Assigned task: The data below needs to be returned exactly, line for line.

Data:

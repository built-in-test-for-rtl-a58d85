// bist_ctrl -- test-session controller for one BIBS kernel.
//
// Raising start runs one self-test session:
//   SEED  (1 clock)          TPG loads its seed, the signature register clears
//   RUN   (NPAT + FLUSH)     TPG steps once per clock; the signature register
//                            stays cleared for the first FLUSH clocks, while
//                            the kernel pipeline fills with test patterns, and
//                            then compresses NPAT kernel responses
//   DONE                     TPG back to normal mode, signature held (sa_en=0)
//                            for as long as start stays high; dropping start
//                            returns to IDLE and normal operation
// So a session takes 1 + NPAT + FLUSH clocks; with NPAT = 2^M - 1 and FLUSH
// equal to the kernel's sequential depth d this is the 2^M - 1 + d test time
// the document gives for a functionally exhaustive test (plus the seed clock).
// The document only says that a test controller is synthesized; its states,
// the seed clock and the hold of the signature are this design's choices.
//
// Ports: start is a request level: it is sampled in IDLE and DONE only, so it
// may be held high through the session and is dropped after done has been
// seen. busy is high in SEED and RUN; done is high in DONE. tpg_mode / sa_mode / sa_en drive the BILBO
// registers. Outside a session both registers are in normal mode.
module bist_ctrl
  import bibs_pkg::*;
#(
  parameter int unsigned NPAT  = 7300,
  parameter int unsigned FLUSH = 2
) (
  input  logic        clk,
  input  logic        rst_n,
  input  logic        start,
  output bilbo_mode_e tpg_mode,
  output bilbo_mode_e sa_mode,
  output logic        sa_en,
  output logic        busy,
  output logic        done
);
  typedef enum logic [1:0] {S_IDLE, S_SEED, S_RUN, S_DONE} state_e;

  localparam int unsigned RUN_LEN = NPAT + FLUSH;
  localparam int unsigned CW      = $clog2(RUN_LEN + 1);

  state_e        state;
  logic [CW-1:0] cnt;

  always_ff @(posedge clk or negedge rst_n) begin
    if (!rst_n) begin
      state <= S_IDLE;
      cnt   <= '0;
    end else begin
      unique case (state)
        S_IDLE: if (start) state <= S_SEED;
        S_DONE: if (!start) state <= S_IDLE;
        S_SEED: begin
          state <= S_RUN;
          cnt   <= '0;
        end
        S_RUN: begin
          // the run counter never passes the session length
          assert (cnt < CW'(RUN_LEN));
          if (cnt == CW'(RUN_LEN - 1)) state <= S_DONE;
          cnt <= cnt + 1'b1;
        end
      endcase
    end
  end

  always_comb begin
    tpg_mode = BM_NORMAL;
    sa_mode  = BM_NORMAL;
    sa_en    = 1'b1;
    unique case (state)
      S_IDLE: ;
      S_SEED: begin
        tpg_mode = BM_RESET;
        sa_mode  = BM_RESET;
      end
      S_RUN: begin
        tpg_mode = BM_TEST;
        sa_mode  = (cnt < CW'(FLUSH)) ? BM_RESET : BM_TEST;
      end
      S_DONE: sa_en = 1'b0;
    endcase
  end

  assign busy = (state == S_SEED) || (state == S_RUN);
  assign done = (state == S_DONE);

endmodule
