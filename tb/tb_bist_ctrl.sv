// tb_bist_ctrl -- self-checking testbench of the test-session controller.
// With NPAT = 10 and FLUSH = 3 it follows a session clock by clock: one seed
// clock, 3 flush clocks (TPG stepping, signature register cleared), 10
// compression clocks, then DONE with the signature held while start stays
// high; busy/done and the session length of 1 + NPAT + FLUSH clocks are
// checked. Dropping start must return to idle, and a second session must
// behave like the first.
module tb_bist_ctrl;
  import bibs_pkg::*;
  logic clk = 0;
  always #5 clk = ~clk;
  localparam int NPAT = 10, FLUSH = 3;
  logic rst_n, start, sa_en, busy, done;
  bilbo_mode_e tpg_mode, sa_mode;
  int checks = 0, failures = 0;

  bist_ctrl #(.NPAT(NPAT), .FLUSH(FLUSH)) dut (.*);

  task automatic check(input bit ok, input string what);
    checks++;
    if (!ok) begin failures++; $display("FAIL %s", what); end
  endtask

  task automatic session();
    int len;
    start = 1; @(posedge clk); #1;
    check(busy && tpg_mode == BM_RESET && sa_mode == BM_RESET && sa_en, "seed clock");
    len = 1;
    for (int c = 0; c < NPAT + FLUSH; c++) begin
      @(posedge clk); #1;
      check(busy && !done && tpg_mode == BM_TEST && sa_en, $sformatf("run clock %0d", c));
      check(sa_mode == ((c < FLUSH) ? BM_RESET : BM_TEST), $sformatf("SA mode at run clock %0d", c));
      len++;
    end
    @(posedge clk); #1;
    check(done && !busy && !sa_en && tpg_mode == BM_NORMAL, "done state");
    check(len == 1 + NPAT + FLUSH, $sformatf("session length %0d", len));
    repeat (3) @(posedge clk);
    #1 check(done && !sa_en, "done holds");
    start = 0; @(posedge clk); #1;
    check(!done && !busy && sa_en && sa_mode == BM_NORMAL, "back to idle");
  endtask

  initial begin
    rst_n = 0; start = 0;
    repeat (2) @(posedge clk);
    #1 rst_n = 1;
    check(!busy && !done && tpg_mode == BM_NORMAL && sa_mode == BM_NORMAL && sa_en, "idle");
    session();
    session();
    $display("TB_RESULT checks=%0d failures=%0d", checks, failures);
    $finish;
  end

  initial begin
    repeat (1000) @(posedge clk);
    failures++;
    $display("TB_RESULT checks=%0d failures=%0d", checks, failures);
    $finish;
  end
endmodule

Output:
repository built-in-test-for-rtl-a58d85
// bist_ctrl -- test-session controller for one BIBS kernel.
//
// Raising start runs one self-test session:
//   SEED  (1 clock)          TPG loads its seed, the signature register clears
//   RUN   (NPAT + FLUSH)     TPG steps once per clock; the signature register
//                            stays cleared for the first FLUSH clocks, while
//                            the kernel pipeline fills with test patterns, and
//                            then compresses NPAT kernel responses
//   DONE                     TPG back to normal mode, signature held (sa_en=0)
//                            for as long as start stays high; dropping start
//                            returns to IDLE and normal operation
// So a session takes 1 + NPAT + FLUSH clocks; with NPAT = 2^M - 1 and FLUSH
// equal to the kernel's sequential depth d this is the 2^M - 1 + d test time
// the document gives for a functionally exhaustive test (plus the seed clock).
// The document only says that a test controller is synthesized; its states,
// the seed clock and the hold of the signature are this design's choices.
//
// Ports: start is a request level: it is sampled in IDLE and DONE only, so it
// may be held high through the session and is dropped after done has been
// seen. busy is high in SEED and RUN; done is high in DONE. tpg_mode / sa_mode / sa_en drive the BILBO
// registers. Outside a session both registers are in normal mode.
module bist_ctrl
  import bibs_pkg::*;
#(
  parameter int unsigned NPAT  = 7300,
  parameter int unsigned FLUSH = 2
) (
  input  logic        clk,
  input  logic        rst_n,
  input  logic        start,
  output bilbo_mode_e tpg_mode,
  output bilbo_mode_e sa_mode,
  output logic        sa_en,
  output logic        busy,
  output logic        done
);
  typedef enum logic [1:0] {S_IDLE, S_SEED, S_RUN, S_DONE} state_e;

  localparam int unsigned RUN_LEN = NPAT + FLUSH;
  localparam int unsigned CW      = $clog2(RUN_LEN + 1);

  state_e        state;
  logic [CW-1:0] cnt;

  always_ff @(posedge clk or negedge rst_n) begin
    if (!rst_n) begin
      state <= S_IDLE;
      cnt   <= '0;
    end else begin
      unique case (state)
        S_IDLE: if (start) state <= S_SEED;
        S_DONE: if (!start) state <= S_IDLE;
        S_SEED: begin
          state <= S_RUN;
          cnt   <= '0;
        end
        S_RUN: begin
          // the run counter never passes the session length
          assert (cnt < CW'(RUN_LEN));
          if (cnt == CW'(RUN_LEN - 1)) state <= S_DONE;
          cnt <= cnt + 1'b1;
        end
      endcase
    end
  end

  always_comb begin
    tpg_mode = BM_NORMAL;
    sa_mode  = BM_NORMAL;
    sa_en    = 1'b1;
    unique case (state)
      S_IDLE: ;
      S_SEED: begin
        tpg_mode = BM_RESET;
        sa_mode  = BM_RESET;
      end
      S_RUN: begin
        tpg_mode = BM_TEST;
        sa_mode  = (cnt < CW'(FLUSH)) ? BM_RESET : BM_TEST;
      end
      S_DONE: sa_en = 1'b0;
    endcase
  end

  assign busy = (state == S_SEED) || (state == S_RUN);
  assign done = (state == S_DONE);

endmodule
filename tb/tb_bist_ctrl.sv
// tb_bist_ctrl -- self-checking testbench of the test-session controller.
// With NPAT = 10 and FLUSH = 3 it follows a session clock by clock: one seed
// clock, 3 flush clocks (TPG stepping, signature register cleared), 10
// compression clocks, then DONE with the signature held while start stays
// high; busy/done and the session length of 1 + NPAT + FLUSH clocks are
// checked. Dropping start must return to idle, and a second session must
// behave like the first.
module tb_bist_ctrl;
  import bibs_pkg::*;
  logic clk = 0;
  always #5 clk = ~clk;
  localparam int NPAT = 10, FLUSH = 3;
  logic rst_n, start, sa_en, busy, done;
  bilbo_mode_e tpg_mode, sa_mode;
  int checks = 0, failures = 0;

  bist_ctrl #(.NPAT(NPAT), .FLUSH(FLUSH)) dut (.*);

  task automatic check(input bit ok, input string what);
    checks++;
    if (!ok) begin failures++; $display("FAIL %s", what); end
  endtask

  task automatic session();
    int len;
    start = 1; @(posedge clk); #1;
    check(busy && tpg_mode == BM_RESET && sa_mode == BM_RESET && sa_en, "seed clock");
    len = 1;
    for (int c = 0; c < NPAT + FLUSH; c++) begin
      @(posedge clk); #1;
      check(busy && !done && tpg_mode == BM_TEST && sa_en, $sformatf("run clock %0d", c));
      check(sa_mode == ((c < FLUSH) ? BM_RESET : BM_TEST), $sformatf("SA mode at run clock %0d", c));
      len++;
    end
    @(posedge clk); #1;
    check(done && !busy && !sa_en && tpg_mode == BM_NORMAL, "done state");
    check(len == 1 + NPAT + FLUSH, $sformatf("session length %0d", len));
    repeat (3) @(posedge clk);
    #1 check(done && !sa_en, "done holds");
    start = 0; @(posedge clk); #1;
    check(!done && !busy && sa_en && sa_mode == BM_NORMAL, "back to idle");
  endtask

  initial begin
    rst_n = 0; start = 0;
    repeat (2) @(posedge clk);
    #1 rst_n = 1;
    check(!busy && !done && tpg_mode == BM_NORMAL && sa_mode == BM_NORMAL && sa_en, "idle");
    session();
    session();
    $display("TB_RESULT checks=%0d failures=%0d", checks, failures);
    $finish;
  end

  initial begin
    repeat (1000) @(posedge clk);
    failures++;
    $display("TB_RESULT checks=%0d failures=%0d", checks, failures);
    $finish;
  end
endmodule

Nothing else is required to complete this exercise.